BEGIN Available data

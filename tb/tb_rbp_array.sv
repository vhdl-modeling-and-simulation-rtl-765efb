// Testbench of the range bin processor cascade (16 RBPs).
//
// Runs the document's 1-, 4-, 13- and 16-bin experiments on one 16-bin
// cascade, checking every output against the published result tables where
// they are given (Tables 17 and 19) and against an independent reference
// model everywhere (the sum over bins of floor(round(127*e^{j phi}) *
// 2^shift / 32), computed with real arithmetic). It also checks the
// latency (output k appears N+4 clocks after phase sample k), ODV, the
// overflow flags, double-buffered programming during a burst, and the
// freeze while Operate/Maintenance is low.
module tb_rbp_array;
  import dis_pkg::*;
  import tb_ref_pkg::*;

  localparam int N = 16;
  localparam int MAXS = 64;
  localparam int CAP = MAXS + 2 * N + 16;

  localparam logic [15:0] T19_I [47] = '{
    16'h0003, 16'hFFFB, 16'h0009, 16'hFFEE, 16'h0006, 16'hFFE0, 16'h001A, 16'hFFDA,
    16'h0000, 16'h002C, 16'hFFF8, 16'h0112, 16'hFFF5, 16'h0343, 16'hFC4A, 16'h0BA9,
    16'h0BD9, 16'h0BA9, 16'h0AEA, 16'h09E3, 16'h0865, 16'h069E, 16'h0490, 16'h0252,
    16'h0000, 16'hFDA7, 16'hFB69, 16'hF95B, 16'hF796, 16'hF618, 16'hF50F, 16'hF450,
    16'hF41D, 16'hF455, 16'hF506, 16'hF62A, 16'hF790, 16'hF97B, 16'hFB4F, 16'hFDCD,
    16'h0000, 16'h0226, 16'h0498, 16'h058C, 16'h0870, 16'h06A0, 16'h0EA0
  };
  localparam logic [15:0] T19_Q [47] = '{
    16'h0000, 16'hFFFE, 16'h0003, 16'hFFF3, 16'h0006, 16'hFFD3, 16'h0042, 16'hFF4D,
    16'hFF89, 16'hFF0E, 16'h0007, 16'hFE60, 16'h0006, 16'hFDCB, 16'h0189, 16'hFDA7,
    16'h0000, 16'h0252, 16'h0490, 16'h069E, 16'h0865, 16'h09E3, 16'h0AEA, 16'h0BA9,
    16'h0BD9, 16'h0BA9, 16'h0AEA, 16'h09E3, 16'h0865, 16'h069E, 16'h0490, 16'h0252,
    16'h0000, 16'hFDA9, 16'hFB66, 16'hF968, 16'hF790, 16'hF645, 16'hF4CD, 16'hF503,
    16'hF497, 16'hF542, 16'hF508, 16'hF7B8, 16'hF790, 16'hFB90, 16'hF9E0
  };
  // single RBP, gain 0, PInc 0: (I, Q) for samples 00,10,01,11,...,0F,1F
  localparam logic [15:0] T17_IQ [64] = '{
    16'h0003, 16'h0000, 16'hFFFC, 16'h0000, 16'h0003, 16'h0000, 16'hFFFC, 16'hFFFF,
    16'h0003, 16'h0001, 16'hFFFC, 16'hFFFE, 16'h0003, 16'h0002, 16'hFFFC, 16'hFFFD,
    16'h0002, 16'h0002, 16'hFFFD, 16'hFFFD, 16'h0002, 16'h0003, 16'hFFFD, 16'hFFFC,
    16'h0001, 16'h0003, 16'hFFFE, 16'hFFFC, 16'h0000, 16'h0003, 16'hFFFF, 16'hFFFC,
    16'h0000, 16'h0003, 16'h0000, 16'hFFFC, 16'hFFFF, 16'h0003, 16'h0000, 16'hFFFC,
    16'hFFFE, 16'h0003, 16'h0001, 16'hFFFC, 16'hFFFD, 16'h0003, 16'h0002, 16'hFFFC,
    16'hFFFD, 16'h0002, 16'h0002, 16'hFFFD, 16'hFFFC, 16'h0002, 16'h0003, 16'hFFFD,
    16'hFFFC, 16'h0001, 16'h0003, 16'hFFFE, 16'hFFFC, 16'h0000, 16'h0003, 16'hFFFF
  };

  logic    clk = 1'b0;
  logic    rst_n;
  logic    oper;
  sample_t sample_in;
  logic    clk_prog_in;
  prog_t   prog_in;
  sum_t    sum_in;
  sample_t sample_out;
  logic    clk_prog_out;
  prog_t   prog_out;
  sum_t    sum_out;

  int checks = 0, failures = 0;

  rbp_array #(.N_RBP(N)) dut (.*);

  always #5 clk = ~clk;

  initial begin : watchdog
    repeat (20000) @(posedge clk);
    failures++;
    $display("TB_RESULT checks=%0d failures=%0d", checks, failures);
    $finish;
  end

  // coefficients the reference model uses (what has been committed)
  int ref_gain [N], ref_pinc [N], ref_urb [N];
  int smp [MAXS];
  int nsmp;
  int cap_i [CAP], cap_q [CAP], cap_iof [CAP], cap_qof [CAP], cap_odv [CAP];

  task automatic check(input bit ok, input string what);
    checks++;
    if (!ok) begin
      failures++;
      $display("FAIL: %s", what);
    end
  endtask

  task automatic tick();
    @(negedge clk);
  endtask

  task automatic program_bin(input int addr, input int urb, input int gain, input int pinc);
    prog_in = '0;
    prog_in.prb  = 1'b1;
    prog_in.sel  = ADDR_W'(addr);
    prog_in.urb  = urb[0];
    prog_in.gain = gain_t'(gain);
    prog_in.pinc = phase_t'(pinc);
    tick();
    prog_in = '0;
  endtask

  // UNP word, then wait until it has passed every bin
  task automatic commit(input int new_gain [N], input int new_pinc [N], input int new_urb [N]);
    prog_in = '0;
    prog_in.unp = 1'b1;
    tick();
    prog_in = '0;
    repeat (N + 2) tick();
    ref_gain = new_gain;
    ref_pinc = new_pinc;
    ref_urb  = new_urb;
  endtask

  // Stream nsmp samples, capture the outputs; optional random freezes.
  task automatic run_stream(input bit freeze);
    int a, j, it;
    bit prev_oper;
    int last_i, last_q;
    a = 0; j = 0; it = 0;
    prev_oper = 1'b1;
    last_i = 0; last_q = 0;
    while (a < CAP) begin
      tick();
      if (prev_oper) begin
        cap_i[a] = int'(sum_out.i);  cap_q[a] = int'(sum_out.q);
        cap_iof[a] = int'(sum_out.iof); cap_qof[a] = int'(sum_out.qof);
        cap_odv[a] = int'(sum_out.odv);
        last_i = cap_i[a]; last_q = cap_q[a];
        a++;
      end else begin
        check(int'(sum_out.i) == last_i && int'(sum_out.q) == last_q,
              "outputs hold while oper is low");
      end
      oper = (freeze && it > 10 && ($urandom % 5 == 0)) ? 1'b0 : 1'b1;
      prev_oper = oper;
      if (oper) begin
        sample_in.psv   = (j < nsmp);
        sample_in.phase = (j < nsmp) ? phase_t'(smp[j]) : '0;
        j++;
      end
      it++;
    end
    oper = 1'b1;
    sample_in = '0;
    repeat (N + 8) tick();
  endtask

  // Compare captured outputs with the reference model; optionally with a
  // published table (tbl = 1: Table 19, tbl = 2: Table 17).
  task automatic compare(input string name, input int tbl);
    int k, r, jj, pi, pq, ti, tq, ni, nq, ofi, ofq, odv, nout;
    nout = nsmp + N - 1;
    for (k = -1; k <= nout; k++) begin
      pi = 0; pq = 0; ofi = 0; ofq = 0; odv = 0;
      for (r = 0; r < N; r++) begin
        jj = k - r;
        if (ref_urb[r] != 0 && jj >= 0 && jj < nsmp) begin
          ti = ref_term(ref_cos(smp[jj] + ref_pinc[r]), ref_gain[r]);
          tq = ref_term(ref_sin(smp[jj] + ref_pinc[r]), ref_gain[r]);
          odv = 1;
        end else begin
          ti = 0; tq = 0;
        end
        ni = wrap16(pi + ti); nq = wrap16(pq + tq);
        if (ni != pi + ti) ofi = 1;
        if (nq != pq + tq) ofq = 1;
        pi = ni; pq = nq;
      end
      check(cap_i[k + N + 4] == pi && cap_q[k + N + 4] == pq,
            $sformatf("%s output %0d: got %0d,%0d expected %0d,%0d", name, k,
                      cap_i[k + N + 4], cap_q[k + N + 4], pi, pq));
      check(cap_iof[k + N + 4] == ofi && cap_qof[k + N + 4] == ofq,
            $sformatf("%s overflow flags of output %0d", name, k));
      check(cap_odv[k + N + 4] == odv, $sformatf("%s ODV of output %0d", name, k));
      if (tbl == 1 && k >= 0 && k < 47)
        check(cap_i[k + N + 4] == int'($signed(T19_I[k])) &&
              cap_q[k + N + 4] == int'($signed(T19_Q[k])),
              $sformatf("%s matches Table 19 row %0d", name, k));
      if (tbl == 2 && k >= 0 && k < 32)
        check(cap_i[k + N + 4] == int'($signed(T17_IQ[2*k])) &&
              cap_q[k + N + 4] == int'($signed(T17_IQ[2*k+1])),
              $sformatf("%s matches Table 17 row %0d", name, k));
    end
  endtask

  int g [N], p [N], u [N];
  int overflows_seen;

  initial begin
    rst_n = 1'b0; oper = 1'b1; sample_in = '0; clk_prog_in = 1'b0; prog_in = '0; sum_in = '0;
    ref_gain = '{default: 0}; ref_pinc = '{default: 0}; ref_urb = '{default: 0};
    repeat (3) tick();
    rst_n = 1'b1;
    repeat (2) tick();

    // ---- nothing programmed: all bins idle, output stays zero
    nsmp = 8;
    for (int i = 0; i < nsmp; i++) smp[i] = i;
    run_stream(1'b0);
    compare("unprogrammed", 0);

    // ---- 1 RBP (Table 17): bin 0, gain 0, PInc 0
    g = '{default: 0}; p = '{default: 0}; u = '{default: 0}; u[0] = 1;
    program_bin(0, 1, 0, 0);
    commit(g, p, u);
    nsmp = 32;
    for (int i = 0; i < 16; i++) begin smp[2*i] = i; smp[2*i+1] = i + 16; end
    run_stream(1'b0);
    compare("1 RBP", 2);

    // ---- 4 RBPs (Table 18 coefficients)
    for (int r = 0; r < 4; r++) begin
      g[r] = 4 * r; p[r] = 8 * r; u[r] = 1;
      program_bin(r, 1, g[r], p[r]);
    end
    commit(g, p, u);
    run_stream(1'b0);
    compare("4 RBPs", 0);

    // ---- 16 RBPs (Table 19); new coefficients written during the burst
    for (int r = 0; r < N; r++) begin
      g[r] = r; p[r] = (r % 2 == 1) ? r + 16 : r; u[r] = 1;
      program_bin(r, 1, g[r], p[r]);
    end
    commit(g, p, u);
    nsmp = 32;
    for (int i = 0; i < 32; i++) smp[i] = i;
    fork
      run_stream(1'b0);
      begin
        repeat (6) tick();
        for (int r = 0; r < N; r++) program_bin(r, (r < 13) ? 1 : 0, r, p[r]);
      end
    join
    compare("16 RBPs", 1);

    // ---- 13 of 16 RBPs (Table 20): the preloaded URB = 0 of bins 13-15
    for (int r = 13; r < N; r++) u[r] = 0;
    commit(g, p, u);
    run_stream(1'b0);
    compare("13 RBPs", 0);

    // ---- same experiment with random Operate/Maintenance freezes
    run_stream(1'b1);
    compare("13 RBPs with freezes", 0);

    // ---- overflow: all 16 bins at the largest gain and the same phase
    for (int r = 0; r < N; r++) begin
      g[r] = 15; p[r] = 0; u[r] = 1;
      program_bin(r, 1, 15, 0);
    end
    commit(g, p, u);
    nsmp = 24;
    for (int i = 0; i < nsmp; i++) smp[i] = 0;
    run_stream(1'b0);
    compare("overflow", 0);
    overflows_seen = 0;
    for (int i = 0; i < CAP; i++) overflows_seen += cap_iof[i];
    check(overflows_seen > 0, "overflow flag raised at least once");

    // ---- programming words and samples leave the cascade
    check(prog_out == '0, "programming pipe drained");

    $display("TB_RESULT checks=%0d failures=%0d", checks, failures);
    $finish;
  end
endmodule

END Available data

• **What the exercise asks**
Only the lines above from the line with "rst_n = 1'b1;" to the line with "for (int r = 0; r < 4; r++) begin", those two lines included, should be reproduced exactly.

• **Result**
    rst_n = 1'b1;
    repeat (2) tick();

    // ---- nothing programmed: all bins idle, output stays zero
    nsmp = 8;
    for (int i = 0; i < nsmp; i++) smp[i] = i;
    run_stream(1'b0);
    compare("unprogrammed", 0);

    // ---- 1 RBP (Table 17): bin 0, gain 0, PInc 0
    g = '{default: 0}; p = '{default: 0}; u = '{default: 0}; u[0] = 1;
    program_bin(0, 1, 0, 0);
    commit(g, p, u);
    nsmp = 32;
    for (int i = 0; i < 16; i++) begin smp[2*i] = i; smp[2*i+1] = i + 16; end
    run_stream(1'b0);
    compare("1 RBP", 2);

    // ---- 4 RBPs (Table 18 coefficients)
    for (int r = 0; r < 4; r++) begin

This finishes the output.